↓↓↓
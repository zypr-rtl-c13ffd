// tb_zypr_shell: end-to-end test of the PR shell, following the image-
// processing example: three PR regions chained between the shared DMA
// channels, region 1 holding a 64-bit module behind width converters.
//
// The processor side is played by an AXI4-Lite master, the DMA channels
// and an external stream peripheral by stream drivers and collectors, the
// ICAP by a behavioural ICAPE3 and each loaded module by a small keyed
// XOR/ADD stage whose variant changes when a bitstream for its region has
// been loaded. The test
//   - loads a partial bitstream for every region over DMA into the ICAP
//     (one with random AVAIL stalls) and checks words, checksum, the
//     one-word-per-cycle rate and the completion interrupt;
//   - chains DMA -> region 0 -> region 1 -> region 2 -> DMA and checks a
//     frame of lines against the composition of the three functions;
//   - switches a region's mode (a control-register write) and re-checks;
//   - issues a routing commit while packets are in flight (deferred commit);
//   - reconfigures region 0 over DMA while region 2 keeps processing a
//     stream from the external input to the external output;
//   - reads configuration data back out of the ICAP into the DMA;
//   - sends a bitstream without sync (PR error) and touches an unmapped
//     address (decode error).
// Every one of these must happen at least once.
module tb_zypr_shell;
  import zypr_pkg::*;
  timeunit 1ns; timeprecision 1ps;

  localparam int NR = 3;
  localparam logic [31:0] BASE = 32'hA000_0000;
  localparam int BS_WORDS = 3000;            // payload words per bitstream
  localparam int LINE = 64, LINES = 12;      // frame size for the chain test
  localparam int unsigned RW [4] = '{32, 64, 32, 32};

  int checks = 0, failures = 0;
  logic clk = 0, rst_n = 1;
  initial #1 rst_n = 0;
  always #5 clk = ~clk;

  task automatic check(input bit ok, input string what);
    checks++;
    if (!ok) begin failures++; $display("FAIL: %s", what); end
  endtask

  function automatic logic [31:0] swp(input logic [31:0] w);
    logic [31:0] r;
    for (int b = 0; b < 4; b++)
      for (int k = 0; k < 8; k++) r[8*b+k] = w[8*b+7-k];
    return r;
  endfunction

  // ------------------------------------------------------------- harness
  axil_req_t req; axil_rsp_t rsp;
  axis_t s_dma, m_dma, s_ext, m_ext;
  logic s_dma_tready, m_dma_tready, s_ext_tready, m_ext_tready, irq;
  logic csib, rdwrb, avail, prdone, prerror, stall_en;
  logic [31:0] icap_i, icap_o, wr_sum;
  int wr_count, rd_count, stall_count;
  axil_req_t rm_req [NR]; axil_rsp_t rm_rsp [NR];
  logic [63:0] in_d [NR], out_d [NR];
  logic [7:0]  in_k [NR], out_k [NR];
  logic in_l [NR], in_v [NR], in_r [NR], out_l [NR], out_v [NR], out_r [NR];
  logic variant [NR];

  axil_bfm bfm (.clk, .req, .rsp);
  zypr_shell #(.N_REGIONS(NR), .REGION_AXIS_W(RW)) dut (
    .clk, .rst_n, .s_axil_req(req), .s_axil_rsp(rsp),
    .s_dma, .s_dma_tready, .m_dma, .m_dma_tready,
    .s_ext, .s_ext_tready, .m_ext, .m_ext_tready, .icap_irq(irq),
    .icap_csib(csib), .icap_rdwrb(rdwrb), .icap_i, .icap_o,
    .icap_avail(avail), .icap_prdone(prdone), .icap_prerror(prerror),
    .rm_axil_req(rm_req), .rm_axil_rsp(rm_rsp),
    .rm_in_tdata(in_d), .rm_in_tkeep(in_k), .rm_in_tlast(in_l), .rm_in_tvalid(in_v), .rm_in_tready(in_r),
    .rm_out_tdata(out_d), .rm_out_tkeep(out_k), .rm_out_tlast(out_l), .rm_out_tvalid(out_v), .rm_out_tready(out_r));
  icape3_model #(.STALL_PCT(25)) icap (
    .clk, .stall_en, .csib, .rdwrb, .i_data(icap_i), .o_data(icap_o),
    .avail, .prdone, .prerror, .wr_count, .wr_sum, .rd_count, .stall_count);

  for (genvar r = 0; r < NR; r++) begin : g_rm
    localparam int W = RW[r];
    logic [W-1:0] od;
    logic [W/8-1:0] ok;
    rm_model #(.W(W)) rm (
      .clk, .rst_n, .variant(variant[r]), .axil_req(rm_req[r]), .axil_rsp(rm_rsp[r]),
      .in_tdata(in_d[r][W-1:0]), .in_tkeep(in_k[r][W/8-1:0]), .in_tlast(in_l[r]),
      .in_tvalid(in_v[r]), .in_tready(in_r[r]),
      .out_tdata(od), .out_tkeep(ok), .out_tlast(out_l[r]), .out_tvalid(out_v[r]), .out_tready(out_r[r]));
    assign out_d[r] = 64'(od);
    assign out_k[r] = 8'(ok);
  end

  // ----------------------------------------------------- mechanism counters
  int n_pr_load = 0, n_chain_frame = 0, n_mode_switch = 0, n_deferred = 0;
  int n_concurrent = 0, n_readback = 0, n_prerror = 0, n_decerr = 0, n_ext = 0;
  int n_w64 = 0;
  always @(posedge clk) if (in_v[1] && in_r[1]) n_w64++;

  // ----------------------------------------------------- stream endpoints
  typedef struct { logic [31:0] d; logic last; } beat_t;
  beat_t rx_dma [$], rx_ext [$];
  bit hold_dma = 0, rgaps = 1;
  always @(posedge clk) begin
    m_dma_tready <= !hold_dma && (!rgaps || $urandom_range(3) != 0);
    m_ext_tready <= (!rgaps || $urandom_range(3) != 0);
    if (m_dma.tvalid && m_dma_tready) rx_dma.push_back('{m_dma.tdata, m_dma.tlast});
    if (m_ext.tvalid && m_ext_tready) rx_ext.push_back('{m_ext.tdata, m_ext.tlast});
  end

  task automatic send_dma(input logic [31:0] w [$], input int pkt, input bit gaps);
    int k = 0;
    @(negedge clk);
    while (k < w.size()) begin
      s_dma.tvalid = !gaps || ($urandom_range(3) != 0);
      s_dma.tdata = w[k]; s_dma.tkeep = '1;
      s_dma.tlast = ((k + 1) % pkt == 0) || (k == w.size() - 1);
      #1;
      if (s_dma.tvalid && s_dma_tready) k++;
      @(negedge clk);
    end
    s_dma = '0;
  endtask

  task automatic send_ext(input logic [31:0] w [$], input int pkt);
    int k = 0;
    @(negedge clk);
    while (k < w.size()) begin
      s_ext.tvalid = ($urandom_range(3) != 0);
      s_ext.tdata = w[k]; s_ext.tkeep = '1;
      s_ext.tlast = ((k + 1) % pkt == 0);
      #1;
      if (s_ext.tvalid && s_ext_tready) k++;
      @(negedge clk);
    end
    s_ext = '0;
  endtask

  // ------------------------------------------------------------ MMIO
  logic [1:0] resp; logic [31:0] d;
  function automatic logic [31:0] slot(input int s, input int off);
    return BASE + 32'(s) * 32'h1_0000 + 32'(off);
  endfunction

  task automatic mmio_wr(input logic [31:0] a, input logic [31:0] v);
    logic [1:0] rs;
    bfm.write(a, v, rs);
    if (rs != RESP_OKAY) begin failures++; $display("FAIL: write %h response %0d", a, rs); end
  endtask

  task automatic set_routes(input int sink [$], input int src [$]);
    logic [1:0] rs; logic [31:0] v;
    foreach (sink[i]) mmio_wr(slot(0, 'h40 + 4 * sink[i]), src[i] < 0 ? 32'h8000_0000 : 32'(src[i]));
    mmio_wr(slot(0, 0), 32'h2);
    do bfm.read(slot(0, 0), v, rs); while (v[1]);
  endtask

  // ------------------------------------------------------------ functions
  logic [31:0] key [NR];
  function automatic logic [31:0] f(input int r, input logic [31:0] x);
    return variant[r] ? x + key[r] : x ^ key[r];
  endfunction

  task automatic wait_irq(input int max_cycles);
    int n = 0;
    while (!irq && n < max_cycles) begin @(negedge clk); n++; end
    check(irq, "PR controller interrupt");
  endtask

  // load a bitstream for region r; the module's variant changes when done
  task automatic pr_load(input int r, input bit var_, input bit stalls);
    logic [31:0] bs [$];
    logic [31:0] s0, exp_sum = 0;
    int w0;
    bs.push_back(32'hFFFFFFFF);
    bs.push_back(32'hAA995566);
    bs.push_back({16'hB175, 8'(r), 8'(var_)});
    for (int k = 0; k < BS_WORDS; k++) bs.push_back($urandom);
    bs.push_back(32'h0000000D);
    foreach (bs[k]) exp_sum += swp(bs[k]);
    w0 = wr_count; s0 = wr_sum;
    stall_en = stalls;
    send_dma(bs, bs.size(), 0);
    wait_irq(BS_WORDS * 4);
    stall_en = 0;
    bfm.read(slot(1, 'h08), d, resp);
    check(d == bs.size(), "WORDS equals bitstream length");
    bfm.read(slot(1, 'h0C), d, resp);
    if (!stalls) check(d == bs.size(), $sformatf("bitstream at one word per cycle (%0d cycles, %0d words)", d, bs.size()));
    else check(d > bs.size() && stall_count > 0, "AVAIL stalls slowed the bitstream");
    check(wr_count - w0 == bs.size() && wr_sum - s0 == exp_sum, "ICAP received the bitstream intact");
    bfm.read(slot(1, 'h04), d, resp);
    check(d[1] && !d[2], "DONE without ERROR");
    mmio_wr(slot(1, 'h04), 32'h2);
    variant[r] = var_;
    n_pr_load++;
  endtask

  // run one frame through the chain and check it
  task automatic chain_frame(input bit deferred_commit);
    logic [31:0] w [$];
    int n;
    bit ok = 1;
    rx_dma.delete();
    for (int k = 0; k < LINE * LINES; k++) w.push_back($urandom);
    fork
      send_dma(w, LINE, 1);
      if (deferred_commit) begin
        logic [1:0] rs; logic [31:0] v;
        repeat (200) @(negedge clk);
        hold_dma = 1;
        repeat (40) @(negedge clk);
        bfm.write(slot(0, 0), 32'h2, rs);       // re-commit the same table
        bfm.read(slot(0, 0), v, rs);
        if (v[1]) n_deferred++;
        check(v[1], "commit pending while packets are in flight");
        hold_dma = 0;
      end
    join
    n = 0;
    while (rx_dma.size() < w.size() && n < 20 * w.size()) begin @(negedge clk); n++; end
    check(rx_dma.size() == w.size(), $sformatf("frame returned %0d of %0d words", rx_dma.size(), w.size()));
    foreach (w[k]) if (k < rx_dma.size()) begin
      if (rx_dma[k].d != f(2, f(1, f(0, w[k])))) ok = 0;
      if (rx_dma[k].last != ((k + 1) % LINE == 0)) ok = 0;
    end
    check(ok, "frame equals region2(region1(region0(x))) with line tlast");
    if (ok) n_chain_frame++;
  endtask

  // ------------------------------------------------------------ watchdog
  initial begin
    #5000000;
    failures++;
    $display("watchdog expired");
    $display("TB_RESULT checks=%0d failures=%0d", checks, failures);
    $finish;
  end

  int w64_0;
  initial begin
    s_dma = '0; s_ext = '0; stall_en = 0;
    foreach (variant[r]) begin variant[r] = 0; key[r] = 0; end
    repeat (3) @(negedge clk);
    rst_n = 1;

    bfm.read(slot(1, 'h18), d, resp);
    check(resp == RESP_OKAY && d == 3, "PR controller reachable, ICAPE3");
    bfm.read(slot(NR + 2, 0), d, resp);
    check(resp == RESP_DECERR, "unmapped address answers DECERR");
    if (resp == RESP_DECERR) n_decerr++;
    mmio_wr(slot(1, 'h00), 32'h1);            // interrupt enable

    // initial configuration: one bitstream per region
    set_routes('{SNK_ICAP}, '{SRC_DMA});
    pr_load(0, 0, 0);
    pr_load(1, 0, 1);
    pr_load(2, 1, 0);

    // chain DMA -> R0 -> R1 -> R2 -> DMA, set the modes
    set_routes('{SNK_ICAP, FIRST_REGION, FIRST_REGION + 1, FIRST_REGION + 2, SNK_DMA},
               '{-1, SRC_DMA, FIRST_REGION, FIRST_REGION + 1, FIRST_REGION + 2});
    for (int r = 0; r < NR; r++) begin
      key[r] = $urandom;
      mmio_wr(slot(2 + r, 0), key[r]);
    end
    w64_0 = n_w64;
    chain_frame(0);
    check(n_w64 - w64_0 == LINE * LINES / 2, "region 1 saw 64-bit beats");

    // mode switch: new register setting in region 1
    key[1] = $urandom;
    mmio_wr(slot(3, 0), key[1]);
    bfm.read(slot(3, 0), d, resp);
    check(d == key[1], "mode register reads back");
    n_mode_switch++;
    chain_frame(1);

    // reconfigure region 0 while region 2 processes the external stream
    set_routes('{SNK_DMA, FIRST_REGION, FIRST_REGION + 1, SNK_ICAP, SNK_EXT, FIRST_REGION + 2},
               '{-1, -1, -1, SRC_DMA, FIRST_REGION + 2, SRC_EXT});
    begin
      logic [31:0] w [$];
      automatic bit ok = 1;
      automatic int n = 0;
      rx_ext.delete();
      for (int k = 0; k < 2048; k++) w.push_back($urandom);
      fork
        send_ext(w, 256);
        pr_load(0, 1, 0);
      join
      while (rx_ext.size() < w.size() && n < 20000) begin @(negedge clk); n++; end
      check(rx_ext.size() == w.size(), "external stream fully processed");
      foreach (w[k]) if (k < rx_ext.size() && (rx_ext[k].d != f(2, w[k]) || rx_ext[k].last != ((k + 1) % 256 == 0))) ok = 0;
      check(ok, "external stream through region 2 correct during reconfiguration");
      if (ok) begin n_ext++; n_concurrent++; end
    end

    // back to the chain with the new module in region 0
    set_routes('{SNK_ICAP, SNK_EXT, FIRST_REGION, FIRST_REGION + 1, FIRST_REGION + 2, SNK_DMA},
               '{-1, -1, SRC_DMA, FIRST_REGION, FIRST_REGION + 1, FIRST_REGION + 2});
    chain_frame(0);

    // readback into the DMA
    set_routes('{SNK_DMA, FIRST_REGION}, '{SRC_ICAP_RD, -1});
    rx_dma.delete();
    mmio_wr(slot(1, 'h10), 32'd16);
    mmio_wr(slot(1, 'h00), 32'h3);
    begin
      automatic int n = 0; automatic bit ok = 1;
      while (rx_dma.size() < 16 && n < 1000) begin @(negedge clk); n++; end
      check(rx_dma.size() == 16, "readback returned 16 words");
      foreach (rx_dma[k]) if (rx_dma[k].d != 32'hC0DE0000 + 32'(k) || rx_dma[k].last != (k == 15)) ok = 0;
      check(ok, "readback data and tlast");
      if (ok) n_readback++;
    end
    mmio_wr(slot(1, 'h04), 32'h80);

    // bitstream without sync word
    set_routes('{SNK_DMA, SNK_ICAP}, '{-1, SRC_DMA});
    begin
      logic [31:0] bad [$];
      bad.push_back(32'hFFFFFFFF);
      for (int k = 0; k < 20; k++) bad.push_back($urandom);
      bad.push_back(32'h0000000D);
      send_dma(bad, bad.size(), 0);
      wait_irq(200);
      bfm.read(slot(1, 'h04), d, resp);
      check(d[2], "ERROR reported for a corrupt bitstream");
      if (d[2]) n_prerror++;
    end

    // every mechanism happened
    check(n_pr_load >= 4, $sformatf("partial bitstream loads: %0d", n_pr_load));
    check(stall_count > 0, $sformatf("ICAP AVAIL stalls: %0d", stall_count));
    check(n_chain_frame >= 3, $sformatf("chained frames: %0d", n_chain_frame));
    check(n_w64 > 0, $sformatf("64-bit beats through width converters: %0d", n_w64));
    check(n_mode_switch > 0, "mode switch");
    check(n_deferred > 0, $sformatf("deferred commits: %0d", n_deferred));
    check(n_concurrent > 0 && n_ext > 0, "reconfiguration while another region streams from external IO");
    check(n_readback > 0, "ICAP readback");
    check(n_prerror > 0, "PR error");
    check(n_decerr > 0, "MMIO decode error");
    $display("mechanisms: loads=%0d stalls=%0d frames=%0d w64=%0d modes=%0d deferred=%0d concurrent=%0d readback=%0d prerror=%0d decerr=%0d",
             n_pr_load, stall_count, n_chain_frame, n_w64, n_mode_switch, n_deferred, n_concurrent, n_readback, n_prerror, n_decerr);
    $display("TB_RESULT checks=%0d failures=%0d", checks, failures);
    $finish;
  end
endmodule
↑↑↑
Instructions to follow
Scan the material for lines with the word "partial". Reply with how many there are, number only.

Written answer
2